Now the problem and constraints are setup, we are ready to let the solver do the magic!
Using the command problem.solve()
initiates an attempt at solving for a solution. You can see if it managed to find an optimal solution using problem.status
. If this returns a 1, you know it has succeeded. Anything else means the problem may not be feasible or you need to re-examine how you’ve setup the constraints or objective function.
The way to get the schedule that has been selected as the ‘optimal schedule’ is to loop through the grid and use the pulp.value(assignments[slot, person, role, day])
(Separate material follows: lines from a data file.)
// tb_valve_controller: checks relaying between master and sub controllers.
//
// Reduced sizes: 3 cells, 6 data frames, 4 clocks per bit, a 400-clock
// packet cycle. A reference driver sends command packets as the master; at
// each of its own window ticks the valve must send the last good command
// packet on every sub link, identical and starting in the same clock, and
// must keep the old data when a command packet has a bad CRC. Status packets
// driven on each sub link must come back in the valve's packet to the
// master, cell k's status byte in frame k.
module tb_valve_controller;
  localparam int NC = 3, N = 6, BC = 4, W = 400;

  logic clk = 0, rst_n = 0;
  logic rx_master, tx_master;
  logic [NC-1:0] tx_sub, rx_sub;
  logic window_tick, cmd_valid, cmd_err;
  int checks = 0, failures = 0;
  int n_valid = 0, n_err = 0;

  valve_controller #(.N_CELLS(NC), .N_FRAMES(N), .BIT_CLKS(BC), .WINDOW_CLKS(W),
                     .WINDOW_OFFSET(150)) dut (.*);

  always #5 clk = ~clk;
  always @(posedge clk) if (rst_n) begin n_valid += cmd_valid; n_err += cmd_err; end

  task automatic check(input bit ok, input string msg);
    checks++;
    if (!ok) begin failures++; $display("FAIL: %s", msg); end
  endtask

  tb_link_driver  #(.N(N), .BC(BC)) mdrv (.clk, .line(rx_master));
  tb_link_monitor #(.N(N), .BC(BC)) mmon (.clk, .line(tx_master));
  tb_link_monitor #(.N(N), .BC(BC)) smon0 (.clk, .line(tx_sub[0]));
  tb_link_monitor #(.N(N), .BC(BC)) smon1 (.clk, .line(tx_sub[1]));
  tb_link_monitor #(.N(N), .BC(BC)) smon2 (.clk, .line(tx_sub[2]));
  tb_link_driver  #(.N(N), .BC(BC)) sdrv0 (.clk, .line(rx_sub[0]));
  tb_link_driver  #(.N(N), .BC(BC)) sdrv1 (.clk, .line(rx_sub[1]));
  tb_link_driver  #(.N(N), .BC(BC)) sdrv2 (.clk, .line(rx_sub[2]));

  // wait for the next complete packet on the sub links and compare it
  task automatic expect_down(input logic [7:0] e [], input string what);
    int c0;
    longint t0;
    t0 = smon0.now;
    do begin
      c0 = smon0.count;
      wait (smon0.count > c0 && smon1.count > c0 && smon2.count > c0);
      #1;
    end while (smon0.t_start < t0);
    check(smon0.ok && smon1.ok && smon2.ok, {what, ": format"});
    check(smon0.t_start == smon1.t_start && smon0.t_start == smon2.t_start, {what, ": same start on all links"});
    for (int i = 0; i < N; i++)
      check(smon0.bytes[i] == e[i] && smon1.bytes[i] == e[i] && smon2.bytes[i] == e[i],
            $sformatf("%s: frame %0d got %h exp %h", what, i, smon0.bytes[i], e[i]));
  endtask

  initial begin
    logic [7:0] a [], b [], s [];
    a = new[N]; b = new[N]; s = new[N];
    foreach (a[i]) begin a[i] = 8'($urandom); b[i] = 8'($urandom); s[i] = 8'h00; end
    repeat (3) @(negedge clk);
    rst_n = 1;
    repeat (30) @(negedge clk);
    mdrv.send(a, 1'b0);
    repeat (5) @(negedge clk);
    check(n_valid == 1 && n_err == 0, "command packet accepted");
    expect_down(a, "packet A");
    expect_down(a, "packet A repeated");
    mdrv.send(b, 1'b1);
    repeat (5) @(negedge clk);
    check(n_err == 1 && n_valid == 1, "bad command packet flagged");
    expect_down(a, "old data kept after bad packet");
    mdrv.send(b, 1'b0);
    expect_down(b, "packet B");
    // status upward
    s[0] = 8'h10; sdrv0.send(s, 1'b0);
    s[0] = 8'h03; sdrv1.send(s, 1'b0);
    s[0] = 8'h11; sdrv2.send(s, 1'b0);
    begin
      int c0;
      longint t0;
      t0 = mmon.now;
      do begin
        c0 = mmon.count;
        wait (mmon.count > c0);
        #1;
      end while (mmon.t_start < t0);
      check(mmon.ok, "status packet format");
      check(mmon.bytes[0] == 8'h10 && mmon.bytes[1] == 8'h03 && mmon.bytes[2] == 8'h11,
            $sformatf("status frames %h %h %h", mmon.bytes[0], mmon.bytes[1], mmon.bytes[2]));
      for (int i = NC; i < N; i++) check(mmon.bytes[i] == 8'h00, "unused status frame is 0");
    end
    $display("TB_RESULT checks=%0d failures=%0d", checks, failures);
    $finish;
  end

  initial begin
    repeat (30 * W) @(posedge clk);
    failures++;
    $display("TB_RESULT checks=%0d failures=%0d", checks, failures);
    $finish;
  end
endmodule
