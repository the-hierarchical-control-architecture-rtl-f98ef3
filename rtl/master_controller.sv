// master_controller: top control layer of the cascaded storage converter.
//
// Three cps_pwm units turn the per-phase modulation waves into the leg
// states of all N_CELLS H-bridge cells of each phase. Every WINDOW_CLKS
// clocks (the packet cycle tau_s, 1596 clocks = 13.3 us at 120 MHz) the
// current leg states are sampled into one command packet per phase, data
// frame k carrying the cmd_t byte of sub controller k, and the three packets
// leave on the three fiber links to the valve controllers in the same clock.
// Status packets coming back from each valve update `status`, frame k being
// the status_t byte of sub controller k of that phase.
//
// The published design generates the modulation wave and the PWM in the
// master and ships the PWM in packets; the closed-loop algorithm and AC-side
// sampling that produce the modulation waves are not described and are
// inputs here. The byte layouts and the shared window of the three phases are
// this design's choice.
//
// Test-pulse mode: with `test_pulse` high every cell of a phase is sent the
// legs of cell 0, so all bridges of the phase should switch together. This
// is how the link delays within and between phases are measured (the same
// pulse sent to all cascaded bridges of each phase).
module master_controller
  import pcs_pkg::*;
#(
  parameter int unsigned N_CELLS      = 4,
  parameter int unsigned N_FRAMES     = 14,
  parameter int unsigned BIT_CLKS     = 8,
  parameter int unsigned WINDOW_CLKS  = 1596,
  parameter int unsigned CARRIER_HALF = 30000,
  parameter int unsigned MOD_W        = 17
) (
  input  logic                    clk,
  input  logic                    rst_n,
  input  logic signed [MOD_W-1:0] modulation [3],
  input  logic                    run,
  input  logic                    fault_reset,
  input  logic                    test_pulse,
  output logic [2:0]              tx,
  input  logic [2:0]              rx,
  output logic [N_CELLS-1:0]      leg_a [3],
  output logic [N_CELLS-1:0]      leg_b [3],
  output logic                    window_tick,
  output status_t                 status [3][N_CELLS],
  output logic                    any_fault
);
  localparam int unsigned WW = $clog2(WINDOW_CLKS);

  logic [WW-1:0] win;
  assign window_tick = (win == WW'(WINDOW_CLKS - 1));

  always_ff @(posedge clk or negedge rst_n) begin
    if (!rst_n) win <= '0;
    else        win <= window_tick ? '0 : win + 1'b1;
  end

  for (genvar ph = 0; ph < 3; ph++) begin : g_phase
    logic [N_FRAMES-1:0][7:0] tx_data, rx_data;
    logic                     rx_valid;

    cps_pwm #(.N_CELLS(N_CELLS), .CARRIER_HALF(CARRIER_HALF), .MOD_W(MOD_W)) u_pwm (
      .clk, .rst_n, .modulation(modulation[ph]), .leg_a(leg_a[ph]), .leg_b(leg_b[ph])
    );

    always_comb begin
      tx_data = '0;
      for (int k = 0; k < N_CELLS; k++) begin
        cmd_t c;
        c             = '0;
        c.leg_a       = test_pulse ? leg_a[ph][0] : leg_a[ph][k];
        c.leg_b       = test_pulse ? leg_b[ph][0] : leg_b[ph][k];
        c.run         = run;
        c.fault_reset = fault_reset;
        tx_data[k]    = c;
      end
    end

    packet_tx #(.N_FRAMES(N_FRAMES), .BIT_CLKS(BIT_CLKS)) u_tx (
      .clk, .rst_n, .start(window_tick), .data(tx_data), .txd(tx[ph]), .busy(), .done()
    );

    packet_rx #(.N_FRAMES(N_FRAMES), .BIT_CLKS(BIT_CLKS)) u_rx (
      .clk, .rst_n, .rxd(rx[ph]), .data(rx_data), .pkt_valid(rx_valid),
      .parity_err(), .crc_err()
    );

    always_ff @(posedge clk or negedge rst_n) begin
      if (!rst_n) begin
        for (int k = 0; k < N_CELLS; k++) status[ph][k] <= '0;
      end else if (rx_valid) begin
        for (int k = 0; k < N_CELLS; k++) status[ph][k] <= status_t'(rx_data[k]);
      end
    end
  end

  always_comb begin
    any_fault = 1'b0;
    for (int ph = 0; ph < 3; ph++)
      for (int k = 0; k < N_CELLS; k++) any_fault |= status[ph][k].fault;
  end

  initial assert (N_CELLS <= N_FRAMES) else $error("N_CELLS must not exceed N_FRAMES");
  initial assert (WINDOW_CLKS > (N_FRAMES + 1) * FRAME_BITS * BIT_CLKS)
    else $error("packet does not fit in the packet cycle");
endmodule
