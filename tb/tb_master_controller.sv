// tb_master_controller: checks the master's command packets and status input.
//
// Reduced sizes: 4 bit clocks per bit, an 800-clock packet cycle and a
// 6000-clock carrier. For each phase a reference receiver decodes the
// command packets; frame k must hold the leg states cell k had in the clock
// the window opened, plus the run and fault-reset bits, and unused frames
// must be 0. Packets must start exactly WINDOW_CLKS apart on all three links
// together. Status packets driven into the master must show up on `status`
// and `any_fault`; a packet with a bad CRC must be ignored. In test-pulse
// mode every frame must carry the legs of cell 0.
module tb_master_controller;
  import pcs_pkg::*;
  localparam int NC = 4, N = 14, BC = 4, W = 800, H = 3000;

  logic clk = 0, rst_n = 0;
  logic signed [16:0] modulation [3];
  logic run = 1, fault_reset = 0, test_pulse = 0;
  logic [2:0] tx, rx;
  logic [NC-1:0] leg_a [3], leg_b [3];
  logic window_tick;
  status_t status [3][NC];
  logic any_fault;
  int checks = 0, failures = 0;

  master_controller #(.N_CELLS(NC), .N_FRAMES(N), .BIT_CLKS(BC), .WINDOW_CLKS(W),
                      .CARRIER_HALF(H)) dut (.*);

  always #5 clk = ~clk;

  task automatic check(input bit ok, input string msg);
    checks++;
    if (!ok) begin failures++; $display("FAIL: %s", msg); end
  endtask

  // expected command bytes, captured when the window opens
  logic [7:0] exp_q [3][$];
  always @(negedge clk) if (rst_n && window_tick)
    for (int ph = 0; ph < 3; ph++) begin
      logic [7:0] b;
      for (int k = 0; k < NC; k++) begin
        b = test_pulse ? {4'b0, fault_reset, run, leg_b[ph][0], leg_a[ph][0]}
                       : {4'b0, fault_reset, run, leg_b[ph][k], leg_a[ph][k]};
        exp_q[ph].push_back(b);
      end
    end

  for (genvar ph = 0; ph < 3; ph++) begin : g_mon
    tb_link_monitor #(.N(N), .BC(BC)) mon (.clk, .line(tx[ph]));
    tb_link_driver  #(.N(N), .BC(BC)) drv (.clk, .line(rx[ph]));
    int seen = 0;
    longint last_t = -1;
    always @(mon.count) if (mon.count > 0) begin
      check(mon.ok, $sformatf("phase %0d packet %0d format", ph, mon.count));
      for (int k = 0; k < NC; k++) begin
        logic [7:0] e;
        e = exp_q[ph].pop_front();
        check(mon.bytes[k] == e, $sformatf("phase %0d cell %0d cmd %h exp %h", ph, k, mon.bytes[k], e));
      end
      for (int k = NC; k < N; k++) check(mon.bytes[k] == 8'h00, "unused frame is 0");
      if (last_t >= 0) check(mon.t_start - last_t == W, $sformatf("packet cycle %0d", mon.t_start - last_t));
      last_t = mon.t_start;
      seen++;
    end
  end

  initial begin
    logic [7:0] st [];
    int legs_seen;
    st = new[N];
    modulation[0] = 17'sd0; modulation[1] = 17'sd1500; modulation[2] = -17'sd2500;
    repeat (3) @(negedge clk);
    rst_n = 1;
    repeat (5 * W) @(negedge clk);
    fault_reset = 1; run = 0;
    repeat (3 * W) @(negedge clk);
    fault_reset = 0; run = 1;
    // test-pulse mode: all cells get cell 0's legs
    test_pulse = 1;
    repeat (10 * W) @(negedge clk);
    test_pulse = 0;
    // status from phase B: cell 2 over-current fault
    foreach (st[i]) st[i] = 8'h00;
    st[0] = 8'h10; st[1] = 8'h10; st[2] = 8'h03; st[3] = 8'h10;
    g_mon[1].drv.send(st, 1'b0);
    repeat (20) @(negedge clk);
    check(status[1][2] == 8'h03 && status[1][0] == 8'h10 && any_fault, "status received, fault seen");
    check(status[0][2] == 8'h00 && status[2][2] == 8'h00, "other phases unchanged");
    // corrupted packet clearing the fault must be ignored
    st[2] = 8'h10;
    g_mon[1].drv.send(st, 1'b1);
    repeat (20) @(negedge clk);
    check(status[1][2] == 8'h03 && any_fault, "bad CRC status packet ignored");
    g_mon[1].drv.send(st, 1'b0);
    repeat (20) @(negedge clk);
    check(status[1][2] == 8'h10 && !any_fault, "fault cleared by good packet");
    repeat (2 * W) @(negedge clk);
    check(g_mon[0].seen >= 10 && g_mon[0].mon.bad == 0, $sformatf("phase A packets %0d", g_mon[0].seen));
    check(g_mon[1].seen >= 10 && g_mon[1].mon.bad == 0, $sformatf("phase B packets %0d", g_mon[1].seen));
    check(g_mon[2].seen >= 10 && g_mon[2].mon.bad == 0, $sformatf("phase C packets %0d", g_mon[2].seen));
    $display("TB_RESULT checks=%0d failures=%0d", checks, failures);
    $finish;
  end

  initial begin
    repeat (60 * W) @(posedge clk);
    failures++;
    $display("TB_RESULT checks=%0d failures=%0d", checks, failures);
    $finish;
  end
endmodule
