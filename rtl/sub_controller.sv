// sub_controller: bottom control layer, one per standard cascaded unit.
//
// Command packets from the valve controller are checked by packet_rx; the
// cell uses data frame CELL_ID of the last good packet as its cmd_t. The two
// CHB leg commands go through dead_time to the gates S9/S10 (left leg) and
// S11/S12 (right leg); they change one clock after a good packet ends, so the
// bridge follows a copy of the master's PWM sampled once per packet cycle.
// The DAB is driven by dab_psm through four more dead_time units (S1..S8)
// with the phase shift given on `dab_phase`. local_protection blocks all
// twelve gates at once on over-current, over-voltage or link loss. Every
// WINDOW_CLKS clocks (counter preset to WINDOW_OFFSET at reset) the cell sends
// its status byte (frame 0) and CELL_ID (frame 1) to the valve controller.
// gate[i-1] drives switch Si of the unit; pkt_valid marks a good packet.
//
// The four duties (local DAB control, CHB PWM with dead zone, status and fault
// upload, fast local protection) are the published ones; the DAB control law
// is not described, so the phase is an input, and the byte layouts and
// protection rules are this design's choice.
module sub_controller
  import pcs_pkg::*;
#(
  parameter int unsigned CELL_ID         = 0,
  parameter int unsigned N_FRAMES        = 14,
  parameter int unsigned BIT_CLKS        = 8,
  parameter int unsigned WINDOW_CLKS     = 1596,
  parameter int unsigned WINDOW_OFFSET   = 0,
  parameter int unsigned DEAD_CLKS       = 240,
  parameter int unsigned DAB_HALF_PERIOD = 3000,
  parameter int unsigned PH_W            = 13,
  parameter int unsigned COMM_TIMEOUT    = 3 * WINDOW_CLKS
) (
  input  logic                   clk,
  input  logic                   rst_n,
  input  logic                   rxd,
  output logic                   txd,
  input  logic signed [PH_W-1:0] dab_phase,
  input  logic                   fault_oc,
  input  logic                   fault_ov,
  output logic [11:0]            gate,
  output cmd_t                   cmd,
  output logic                   pkt_valid,
  output status_t                status
);
  localparam int unsigned WW = $clog2(WINDOW_CLKS);

  logic [N_FRAMES-1:0][7:0] rx_data, tx_data;
  logic                     gate_en, tick;
  logic [1:0]               pri_leg, sec_leg;
  logic [WW-1:0]            win;

  packet_rx #(.N_FRAMES(N_FRAMES), .BIT_CLKS(BIT_CLKS)) u_rx (
    .clk, .rst_n, .rxd, .data(rx_data), .pkt_valid, .parity_err(), .crc_err()
  );
  assign cmd = cmd_t'(rx_data[CELL_ID]);

  local_protection #(.COMM_TIMEOUT(COMM_TIMEOUT)) u_prot (
    .clk, .rst_n, .fault_oc, .fault_ov, .pkt_valid, .fault_reset(cmd.fault_reset),
    .run(cmd.run), .gate_en, .status
  );

  // CHB legs: S9/S10 and S11/S12.
  dead_time #(.DEAD_CLKS(DEAD_CLKS)) u_dt_a (
    .clk, .rst_n, .en(gate_en), .cmd(cmd.leg_a), .gate_hi(gate[8]), .gate_lo(gate[9])
  );
  dead_time #(.DEAD_CLKS(DEAD_CLKS)) u_dt_b (
    .clk, .rst_n, .en(gate_en), .cmd(cmd.leg_b), .gate_hi(gate[10]), .gate_lo(gate[11])
  );

  // DAB: primary S1..S4, secondary S5..S8.
  dab_psm #(.HALF_PERIOD(DAB_HALF_PERIOD), .PH_W(PH_W)) u_dab (
    .clk, .rst_n, .phase(dab_phase), .pri_leg, .sec_leg
  );
  for (genvar l = 0; l < 4; l++) begin : g_dab_leg
    logic leg_cmd;
    assign leg_cmd = (l < 2) ? pri_leg[l % 2] : sec_leg[l % 2];
    dead_time #(.DEAD_CLKS(DEAD_CLKS)) u_dt (
      .clk, .rst_n, .en(gate_en), .cmd(leg_cmd), .gate_hi(gate[2*l]), .gate_lo(gate[2*l+1])
    );
  end

  // Status upload.
  assign tick = (win == WW'(WINDOW_CLKS - 1));
  always_ff @(posedge clk or negedge rst_n) begin
    if (!rst_n) win <= WW'(WINDOW_OFFSET % WINDOW_CLKS);
    else        win <= tick ? '0 : win + 1'b1;
  end
  always_comb begin
    tx_data    = '0;
    tx_data[0] = status;
    tx_data[1] = 8'(CELL_ID);
  end
  packet_tx #(.N_FRAMES(N_FRAMES), .BIT_CLKS(BIT_CLKS)) u_tx (
    .clk, .rst_n, .start(tick), .data(tx_data), .txd, .busy(), .done()
  );

  initial assert (CELL_ID < N_FRAMES) else $error("CELL_ID must be below N_FRAMES");
endmodule
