// tb_sub_controller: checks one sub controller end to end at its links.
//
// Reduced sizes: cell 2 of 6 data frames, 4 clocks per bit, 400-clock
// packet cycle, 3-clock dead zone, 40-clock DAB period. A reference driver
// plays the valve controller, sending a packet every cycle in which frame 2
// carries this cell's command and the other frames the opposite legs. A
// reference receiver decodes the status packets the cell sends up.
// Checked: the CHB gates follow this cell's frame only, after the dead zone;
// the DAB gates switch with both switches of a leg never on together; an
// over-current blocks all twelve gates in the same clock and is reported in
// the status packet; fault reset clears it; link loss and run = 0 stop the
// gates.
module tb_sub_controller;
  import pcs_pkg::*;
  localparam int N = 6, BC = 4, W = 400, D = 3, DH = 20, ID = 2;

  logic clk = 0, rst_n = 0;
  logic rxd, txd;
  logic signed [12:0] dab_phase = 13'sd5;
  logic fault_oc = 0, fault_ov = 0;
  logic [11:0] gate;
  cmd_t cmd;
  logic pkt_valid;
  status_t status;
  int checks = 0, failures = 0;

  sub_controller #(.CELL_ID(ID), .N_FRAMES(N), .BIT_CLKS(BC), .WINDOW_CLKS(W),
                   .DEAD_CLKS(D), .DAB_HALF_PERIOD(DH)) dut (.*);

  tb_link_driver  #(.N(N), .BC(BC)) drv (.clk, .line(rxd));
  tb_link_monitor #(.N(N), .BC(BC)) mon (.clk, .line(txd));

  always #5 clk = ~clk;

  task automatic check(input bit ok, input string msg);
    checks++;
    if (!ok) begin failures++; $display("FAIL: %s", msg); end
  endtask

  // valve side: one packet per cycle while feeding
  bit feed = 0;
  logic [7:0] my_cmd = 8'h00;
  int sent = 0;
  initial begin
    logic [7:0] b [];
    b = new[N];
    forever begin
      if (feed) begin
        foreach (b[i]) b[i] = (i == ID) ? my_cmd : (my_cmd ^ 8'h03);
        drv.send(b, 1'b0);
        sent++;
        repeat (W - (N + 1) * 11 * BC) @(posedge clk);
      end else @(posedge clk);
    end
  end

  // shoot-through watch
  int shoot = 0;
  always @(negedge clk) if (rst_n)
    for (int l = 0; l < 6; l++) if (gate[2*l] && gate[2*l+1]) shoot++;

  task automatic wait_packets(input int n);
    int s0;
    s0 = sent;
    wait (sent >= s0 + n);
    repeat (D + 4) @(negedge clk);
  endtask

  task automatic next_status();
    int c0;
    c0 = mon.count;
    wait (mon.count > c0 + 1);
    #1;
  endtask

  initial begin
    int s1_hi, s1_edges;
    logic prev;
    repeat (3) @(negedge clk);
    rst_n = 1;
    repeat (10) @(negedge clk);
    check(gate == 12'h000, "no gates before any command");
    my_cmd = 8'h05;  // run, leg A up, leg B down
    feed = 1;
    wait_packets(2);
    check(gate[8] && !gate[9] && !gate[10] && gate[11], $sformatf("S9 and S12 on, gate=%h", gate));
    // DAB gates over two periods
    s1_hi = 0; s1_edges = 0; prev = gate[0];
    for (int t = 0; t < 4 * DH; t++) begin
      @(negedge clk);
      s1_hi += gate[0];
      s1_edges += (gate[0] != prev);
      prev = gate[0];
    end
    check(s1_hi == 2 * (DH - D), $sformatf("S1 on %0d clocks in two periods", s1_hi));
    check(s1_edges >= 3, "S1 switches");
    my_cmd = 8'h06;  // run, leg A down, leg B up
    wait_packets(2);
    check(!gate[8] && gate[9] && gate[10] && !gate[11], $sformatf("S10 and S11 on, gate=%h", gate));
    check(cmd == cmd_t'(8'h06), "own frame picked");
    // over-current
    @(negedge clk); fault_oc = 1; #1;
    check(gate == 12'h000, "over-current blocks all gates at once");
    repeat (3) @(negedge clk); fault_oc = 0;
    next_status();
    check(mon.ok && mon.bytes[0] == 8'h03 && mon.bytes[1] == 8'(ID), $sformatf("fault status uploaded %h %h", mon.bytes[0], mon.bytes[1]));
    check(gate == 12'h000, "fault latched");
    my_cmd = 8'h0e;  // fault reset
    wait_packets(2);
    my_cmd = 8'h06;
    wait_packets(2);
    check(gate[9] && gate[10], "running again after fault reset");
    next_status();
    check(mon.bytes[0] == 8'h10, $sformatf("running status uploaded %h", mon.bytes[0]));
    // run = 0
    my_cmd = 8'h02;
    wait_packets(2);
    check(gate == 12'h000, "run low stops gates");
    my_cmd = 8'h06;
    wait_packets(2);
    check(gate[9] && gate[10], "run again");
    // link loss
    feed = 0;
    repeat (4 * W) @(negedge clk);
    check(gate == 12'h000 && status.link_lost, "link loss stops gates");
    check(shoot == 0, "never both switches of a leg on");
    $display("TB_RESULT checks=%0d failures=%0d", checks, failures);
    $finish;
  end

  initial begin
    repeat (40 * W) @(posedge clk);
    failures++;
    $display("TB_RESULT checks=%0d failures=%0d", checks, failures);
    $finish;
  end
endmodule
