// pcs_control_top: three-layer control system of a three-phase cascaded
// battery energy-storage converter.
//
// One master controller, three valve controllers (phases A, B, C) and
// 3*N_CELLS sub controllers, joined by point-to-point serial links (the
// optical fibers, here plain wires). Master -> valve -> sub carries the CHB
// PWM as command packets; sub -> valve -> master carries status bytes. Each
// valve and sub controller runs its own packet cycle; VALVE_OFFSET and
// SUB_OFFSET set where in the cycle each one starts after reset, standing in
// for the unsynchronised start of separate boards. A command reaches the
// bridges of one phase at the same clock for all its cells, and between
// 2 and about 3 packet cycles after the master sampled it, depending on the
// valve's phase.
//
// `gate[ph][k][i-1]` drives switch Si of cell k of phase ph (S1..S8 DAB,
// S9..S12 CHB). `test_pulse` sends every cell of a phase the PWM of its
// first cell, for measuring link delays. `status` is the master's view of every cell's status byte.
// `cell_cmd` and `cell_pkt_valid` show the command each cell applies and the
// clock in which it received a good packet, for observing link timing.
module pcs_control_top
  import pcs_pkg::*;
#(
  parameter int unsigned N_CELLS         = 4,
  parameter int unsigned N_FRAMES        = 14,
  parameter int unsigned BIT_CLKS        = 8,
  parameter int unsigned WINDOW_CLKS     = 1596,
  parameter int unsigned CARRIER_HALF    = 30000,
  parameter int unsigned DEAD_CLKS       = 240,
  parameter int unsigned DAB_HALF_PERIOD = 3000,
  parameter int unsigned MOD_W           = 17,
  parameter int unsigned PH_W            = 13,
  parameter int unsigned VALVE_OFFSET [3] = '{0, 700, 1400},
  parameter int unsigned SUB_OFFSET       = 97
) (
  input  logic                    clk,
  input  logic                    rst_n,
  input  logic signed [MOD_W-1:0] modulation [3],
  input  logic                    run,
  input  logic                    fault_reset,
  input  logic                    test_pulse,
  input  logic signed [PH_W-1:0]  dab_phase [3][N_CELLS],
  input  logic [N_CELLS-1:0]      fault_oc [3],
  input  logic [N_CELLS-1:0]      fault_ov [3],
  output logic [11:0]             gate [3][N_CELLS],
  output logic [N_CELLS-1:0]      pwm_leg_a [3],
  output logic [N_CELLS-1:0]      pwm_leg_b [3],
  output status_t                 status [3][N_CELLS],
  output logic                    any_fault,
  output logic                    master_tick,
  output logic [2:0]              valve_tick,
  output logic [2:0]              valve_cmd_valid,
  output cmd_t                    cell_cmd [3][N_CELLS],
  output logic [N_CELLS-1:0]      cell_pkt_valid [3]
);
  logic [2:0] m_tx, m_rx;

  master_controller #(
    .N_CELLS(N_CELLS), .N_FRAMES(N_FRAMES), .BIT_CLKS(BIT_CLKS),
    .WINDOW_CLKS(WINDOW_CLKS), .CARRIER_HALF(CARRIER_HALF), .MOD_W(MOD_W)
  ) u_master (
    .clk, .rst_n, .modulation, .run, .fault_reset, .test_pulse, .tx(m_tx), .rx(m_rx),
    .leg_a(pwm_leg_a), .leg_b(pwm_leg_b), .window_tick(master_tick), .status, .any_fault
  );

  for (genvar ph = 0; ph < 3; ph++) begin : g_phase
    logic [N_CELLS-1:0] down, up;

    valve_controller #(
      .N_CELLS(N_CELLS), .N_FRAMES(N_FRAMES), .BIT_CLKS(BIT_CLKS),
      .WINDOW_CLKS(WINDOW_CLKS), .WINDOW_OFFSET(VALVE_OFFSET[ph])
    ) u_valve (
      .clk, .rst_n, .rx_master(m_tx[ph]), .tx_master(m_rx[ph]), .tx_sub(down), .rx_sub(up),
      .window_tick(valve_tick[ph]), .cmd_valid(valve_cmd_valid[ph]), .cmd_err()
    );

    for (genvar k = 0; k < N_CELLS; k++) begin : g_cell
      sub_controller #(
        .CELL_ID(k), .N_FRAMES(N_FRAMES), .BIT_CLKS(BIT_CLKS), .WINDOW_CLKS(WINDOW_CLKS),
        .WINDOW_OFFSET(SUB_OFFSET * (ph * N_CELLS + k + 1)), .DEAD_CLKS(DEAD_CLKS),
        .DAB_HALF_PERIOD(DAB_HALF_PERIOD), .PH_W(PH_W)
      ) u_sub (
        .clk, .rst_n, .rxd(down[k]), .txd(up[k]), .dab_phase(dab_phase[ph][k]),
        .fault_oc(fault_oc[ph][k]), .fault_ov(fault_ov[ph][k]), .gate(gate[ph][k]),
        .cmd(cell_cmd[ph][k]), .pkt_valid(cell_pkt_valid[ph][k]), .status()
      );
    end
  end
endmodule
commend. Each element will either be 0 or 1. E.g. if Jon plays position ‘G’ in slot 1 of day 1, this will be a value ‘1’.
Results
The script has now generated a schedule that meets both the demands of the players and also the requirements of the game. Everyone is happy!
The table shows the generated schedule. This schedule took just under a second to be generated. Doing this by hand would have taken over 10 hours. This translates to an around 36000x improvement in time spent. Besides the substantial time savings, this algorithm also eliminates the effect of human bias whereby a player is allocated to a position to fit the schedule. The algorithm will ensure that players are scheduled optimally to meet the constraints.
If the football coach wanted to extend this further, they could weight certain positions for certain players. This would mean if certain players were better in, (or favoured) certain positions, the script would put them in those positions more often. This is because it is a maximisation problem and the algorithm will look the optimise the total value of the schedule, utilising the weightings. This is one use case for linear optimisation, however, there are many more!
Conclusion
A whole host of scheduling problems can be solved using linear programming techniques. Hopefully, this article will give you inspiration and motivation to use linear programming techniques and Pulp to solve scheduling problems. Tremendous success has been had with implementing linear programming to solve a football team scheduling problem. The algorithm has not only been able to produce a schedule almost 36000x quicker, but it has also been able to allocate players in a fair and consistent manner.
There are many techniques used in data science that is often overlooked by companies. Quite often this is because the techniques are harder to automate. This is why a good data scientist will be able to maximise revenue for a business, better than automated software will be able to. At least not yet anyway.
The code used to solve this problem has been uploaded to a GitHub repo, so feel free to fork and utilise it!